Staff Software Engineer - AI Infrastructure
Published: 2025-08-14XPENG is a leading smart technology company at the forefront of innovation, integrating advanced AI and autonomous driving technologies into its vehicles, including electric vehicles (EVs), electric vertical take-off and landing (eVTOL) aircraft, and robotics. With a strong focus on intelligent mobility, XPENG is dedicated to reshaping the future of transportation through cutting-edge R&D in AI, machine learning, and smart ...
Job details
XPENG is a leading smart technology company at the forefront of innovation, integrating advanced AI and autonomous driving technologies into its vehicles, including electric vehicles (EVs), electric vertical take-off and landing (eVTOL) aircraft, and robotics.
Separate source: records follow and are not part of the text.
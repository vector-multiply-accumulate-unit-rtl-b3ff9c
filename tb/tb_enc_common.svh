// Shared stimulus for the encoder testbenches: a random normalised element
// (sign, scale factor, lane-width fraction with its leading one at the lane
// MSB, sticky bit) and its exact value; the sticky bit is modelled by a tiny
// extra magnitude far below the fraction's last bit.
task automatic rand_norm(inout norm_t r, input int e, input int ne, input int sflo, input int sfhi,
                         output real v);
  int ew, sfv;
  logic [31:0] fr;
  bit sg, st;
  ew  = 32 / ne;
  fr  = $urandom;
  if ($urandom_range(0, 3) == 0) fr = fr & 32'hff00_0000;
  fr  = (fr >> (32 - ew)) | (32'd1 << (ew - 1));
  sfv = $urandom_range(0, sfhi - sflo) + sflo;
  sg  = $urandom_range(0, 1);
  st  = $urandom_range(0, 2) == 0;
  r.f      |= put32(fr, e, ew);
  r.sf     |= put32(32'(sfv), e, ew);
  r.s      |= flag_rep(sg, e, ne);
  r.sticky |= flag_rep(st, e, ne);
  v = (real'(fr) + (st ? 0.00390625 : 0.0)) * pow2(sfv - (ew - 1));
  if (sg) v = -v;
endtask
With a strong focus on intelligent mobility, XPENG is dedicated to reshaping the future of transportation through cutting-edge R&D in AI, machine learning, and smart connectivity.
About the Role We are looking for a versatile Machine Learning Infrastructure Engineer to join XPeng’s Fuyao AI Platform team — a core AI infrastructure powering autonomous driving, robotics, and intelligent cockpit applications. You will build and optimize next-generation AI infrastructure, spanning dataloader, dataset and data production systems, large-scale inference, and distributed compute platforms — with a strong focus on efficiency, scalability, and reliability. Job Responsibilities-
Contribute to one or more of the following areas:
- Design and optimize large-scale data processing, production and loading pipelines, supporting heterogeneous data types (images, videos, point clouds, sensor streams, etc.).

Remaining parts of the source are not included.